## Prepare dataset:

It processes our dataset like this:

1) obtain the held-out set (HOS) which includes 1515 data samples whose positions are {-12.502, -29.5, and -41.9};

2) split the rest (model-learning set; MLS) into training set (80% of 5636 data samples) and validation set(20% of 5636 data samples);

3) after running, you will get a new folder named **dnn_dataset** which includes:

    -hos.csv: the HOS set (1515 data samples)
    
    -training.csv: the training set (80% of 5636 data samples of MLS)
    
    -validation.csv: for validation set (20% of 5636 data samples of MLS)
    

First, let's import packages.

In [1]:
#------improt packages------#
import numpy as np
import pandas as pd
from sklearn.model_selection import train_test_split
import os
import matplotlib.pyplot as plt

In [2]:
#----- read the extracted csv data into a dataframe
df = pd.read_csv('processed_csv/processed_combined.csv')

In [3]:
#----- get the unique positions we have in the dataset
y = df['y'].unique()
for item in y:
    cur_df = df[df['y']==item]
    print('>>>y={}, num={}'.format(item, len(cur_df)))
print('The total samples we have are {}'.format(len(df)))


>>>y=0.0, num=924
>>>y=-3.969, num=500
>>>y=-9.988, num=613
>>>y=-12.502, num=395
>>>y=-17.992, num=357
>>>y=-19.7, num=376
>>>y=-21.034000000000002, num=747
>>>y=-24.076999999999998, num=567
>>>y=-29.5, num=634
>>>y=-36.116, num=560
>>>y=-39.4, num=386
>>>y=-41.01, num=606
>>>y=-41.9, num=486
The total samples we have are 7151


The function **get_hos_mls** will split the dataset (7151 data samples) into:

1) held-out set (1515 data samples);

2) model-learning set: training set (80% of 5636 data samples) and validation set (20% of 5636 data samples).

In [4]:
#------ held_out_positions: the positions we want to put into HOS
#------ input_file: the extracted csv file
#------ hos_file: the file name of HOS 
#------ training_file: the file name of training set
#------ validation_file: the file name of validation set

def get_hos_mls(held_out_positions, input_file, hos_file, training_file, validation_file):

    org_combined_df = pd.read_csv(input_file)
    unique_y = org_combined_df['y'].unique()
    
    
    #-First, divide the whole dataset into Held-out set (HOS) and Model-learning set (MLS)
    
    hos_df = org_combined_df[org_combined_df['y'].isin(held_out_positions)]
    mls_df = pd.concat([org_combined_df,hos_df]).drop_duplicates(keep=False)
    
    
    #-Second, split Model-learning set (MLS) into training set and validation set
    #-To ensure the training set and validation have the same distribution, we do stratify splitting.
    training_df, validation_df = train_test_split(mls_df, test_size = 0.2, random_state = 42,stratify=mls_df['y'])
    
    #-Save our dataset
    hos_df.to_csv(hos_file, index=False)
    training_df.to_csv(training_file, index=False)
    validation_df.to_csv(validation_file, index=False)
    
    print('We have {} data samples in HOS'.format(len(hos_df)))
    print('We have {} data samples in Training set'.format(len(training_df)))
    print('We have {} data samples in Validation set'.format(len(validation_df)))
    print('')
    print('')
    print('>>> Congrats!
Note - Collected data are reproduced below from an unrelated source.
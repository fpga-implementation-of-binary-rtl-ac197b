// tb_compressor_4to2: sum + carry must equal x1 + x2 + x3 + x4 + cin
// (mod 2^W), and carry[0] must be cin.
module tb_compressor_4to2;
  int checks = 0, failures = 0;
  logic [49:0] x1, x2, x3, x4, sum, carry;
  logic        cin;
  compressor_4to2 #(.W(50)) dut (.*);
  initial begin : watchdog
    #1000000;
    failures++;
    $display("TB_RESULT checks=%0d failures=%0d", checks, failures);
    $finish;
  end
  initial begin
    for (int i = 0; i < 3000; i++) begin
      x1 = {$urandom(), $urandom()}; x2 = {$urandom(), $urandom()};
      x3 = {$urandom(), $urandom()}; x4 = {$urandom(), $urandom()};
      cin = 1'($urandom());
      if (i % 9 == 0) begin x1 = '1; x2 = '1; x3 = '1; x4 = '1; cin = 1'b1; end
      #1;
      checks += 2;
      if (sum + carry != x1 + x2 + x3 + x4 + 50'(cin)) begin
        failures++; $display("%h %h %h %h %b", x1, x2, x3, x4, cin);
      end
      if (carry[0] != cin) failures++;
    end
    $display("TB_RESULT checks=%0d failures=%0d", checks, failures);
    $finish;
  end
endmodule
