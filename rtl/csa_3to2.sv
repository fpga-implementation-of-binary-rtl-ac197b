// csa_3to2: W-bit carry-save adder (3:2 compressor row). Each bit position is
// a full adder; the sum bits form one output word and the carry bits,
// shifted one place left, the other. x + y + z = sum + carry (mod 2^W).
// carry[0] is always 0. Combinational.
module csa_3to2 #(
  parameter int unsigned W = 8
) (
  input  logic [W-1:0] x,
  input  logic [W-1:0] y,
  input  logic [W-1:0] z,
  output logic [W-1:0] sum,
  output logic [W-1:0] carry
);
  logic [W-1:0] co;
  for (genvar i = 0; i < W; i++) begin : g_fa
    full_adder u_fa (.a(x[i]), .b(y[i]), .ci(z[i]), .sum(sum[i]), .co(co[i]));
  end
  assign carry = {co[W-2:0], 1'b0};
endmodule
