// tb_csa_3to2: sum + carry of the carry-save adder must equal x + y + z
// (mod 2^W), and carry[0] must be 0.
module tb_csa_3to2;
  int checks = 0, failures = 0;
  logic [49:0] x, y, z, sum, carry;
  csa_3to2 #(.W(50)) dut (.*);
  initial begin : watchdog
    #1000000;
    failures++;
    $display("TB_RESULT checks=%0d failures=%0d", checks, failures);
    $finish;
  end
  initial begin
    for (int i = 0; i < 3000; i++) begin
      x = {$urandom(), $urandom()}; y = {$urandom(), $urandom()}; z = {$urandom(), $urandom()};
      if (i % 9 == 0) begin x = '1; y = '1; z = '1; end
      #1;
      checks += 2;
      if (sum + carry != x + y + z) begin failures++; $display("%h %h %h", x, y, z); end
      if (carry[0] != 1'b0) failures++;
    end
    $display("TB_RESULT checks=%0d failures=%0d", checks, failures);
    $finish;
  end
endmodule
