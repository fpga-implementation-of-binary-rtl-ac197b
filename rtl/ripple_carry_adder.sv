// ripple_carry_adder: W-bit adder made of W full adders in series; the carry
// out of each stage is the carry in of the next, so the delay grows linearly
// with W. Smallest of the three final-stage adders. Combinational.
module ripple_carry_adder #(
  parameter int unsigned W = 4
) (
  input  logic [W-1:0] a,
  input  logic [W-1:0] b,
  input  logic         cin,
  output logic [W-1:0] sum,
  output logic         cout
);
  logic [W:0] c;
  assign c[0] = cin;
  for (genvar i = 0; i < W; i++) begin : g_fa
    full_adder u_fa (.a(a[i]), .b(b[i]), .ci(c[i]), .sum(sum[i]), .co(c[i+1]));
  end
  assign cout = c[W];
endmodule
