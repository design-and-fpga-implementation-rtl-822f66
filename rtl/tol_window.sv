// tol_window: tolerance window comparator.
//
// Tells whether a new value lies inside the window [ref - delta, ref + delta],
// the matching rule the algorithm uses for frequency, PA and PW when a PDW is
// compared with a PDW cluster, and for a new PRI against a PRI cluster.
// The comparison is done on W+1-bit values so that ref + delta cannot wrap
// and ref - delta below zero simply leaves the lower bound open; this guard
// against wrap-around is this design's own detail. Purely combinational.
module tol_window #(
  parameter int unsigned W = 16
) (
  input  logic [W-1:0] new_val,
  input  logic [W-1:0] ref_val,
  input  logic [W-1:0] delta,
  output logic         in_win
);
  logic [W:0] hi, lo;
  logic       lo_neg;

  always_comb begin
    hi     = {1'b0, ref_val} + {1'b0, delta};
    lo_neg = delta > ref_val;
    lo     = {1'b0, ref_val} - {1'b0, delta};
    in_win = ({1'b0, new_val} <= hi) && (lo_neg || ({1'b0, new_val} >= lo));
  end
endmodule
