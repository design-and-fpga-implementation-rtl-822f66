// tb_tol_window: self-checking test of the tolerance window comparator.
// Drives random and edge-case (value, reference, delta) triples at an 8-bit
// width and compares with |value - reference| <= delta worked out in integer
// arithmetic; also runs the 16-bit default width on random triples.
module tb_tol_window;
  int checks = 0, failures = 0;

  logic [7:0]  a8, r8, d8;
  logic        in8;
  logic [15:0] a16, r16, d16;
  logic        in16;

  tol_window #(.W(8))  dut8  (.new_val(a8),  .ref_val(r8),  .delta(d8),  .in_win(in8));
  tol_window           dut16 (.new_val(a16), .ref_val(r16), .delta(d16), .in_win(in16));

  function automatic bit expect_in(int a, int r, int d);
    int diff = (a > r) ? a - r : r - a;
    return diff <= d;
  endfunction

  initial begin
    #100000;
    failures++;
    $display("watchdog expired");
    $display("TB_RESULT checks=%0d failures=%0d", checks, failures);
    $finish;
  end

  initial begin
    // exhaustive over value and reference for a few deltas, incl. edges
    for (int d = 0; d < 256; d += 51) begin
      for (int a = 0; a < 256; a += 3) begin
        for (int r = 0; r < 256; r += 5) begin
          a8 = 8'(a); r8 = 8'(r); d8 = 8'(d);
          #1;
          checks++;
          if (in8 !== expect_in(a, r, d)) begin
            failures++;
            if (failures < 10) $display("FAIL W8 a=%0d r=%0d d=%0d got %0b", a, r, d, in8);
          end
        end
      end
    end
    for (int t = 0; t < 5000; t++) begin
      a16 = 16'($urandom); r16 = 16'($urandom); d16 = 16'($urandom_range(0, 3000));
      if (t % 4 == 0) a16 = r16 + d16;          // upper edge (may wrap: still checked)
      if (t % 4 == 1) a16 = r16 - d16;          // lower edge
      #1;
      checks++;
      if (in16 !== expect_in(int'(a16), int'(r16), int'(d16))) begin
        failures++;
        if (failures < 10) $display("FAIL W16 a=%0d r=%0d d=%0d got %0b", a16, r16, d16, in16);
      end
    end
    $display("TB_RESULT checks=%0d failures=%0d", checks, failures);
    $finish;
  end
endmodule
Datasets have been saved successfully!')
      

Below, we start to run our code.

In [7]:
#------ Start to run ------#
if __name__ == '__main__':
    
    # create folder if not exists
    if not os.path.exists('dnn_dataset'):
        os.makedirs('dnn_dataset')
    else:
        print('There is no need to create it!')
        
    
    #-set up parameters
    input_file = 'processed_csv/processed_combined.csv'
    hos_file = 'dnn_dataset/hos.csv'
    training_file = 'dnn_dataset/training.csv'
    validation_file = 'dnn_dataset/validation.csv'
    held_out_positions = [-12.502, -29.5, -41.9]
    
    get_hos_mls(held_out_positions, input_file, hos_file, training_file, validation_file)

There is no need to create it!
We have 1515 data samples in HOS
We have 4508 data samples in Training set
We have 1128 data samples in Validation set


>>> Congrats! Datasets have been saved successfully!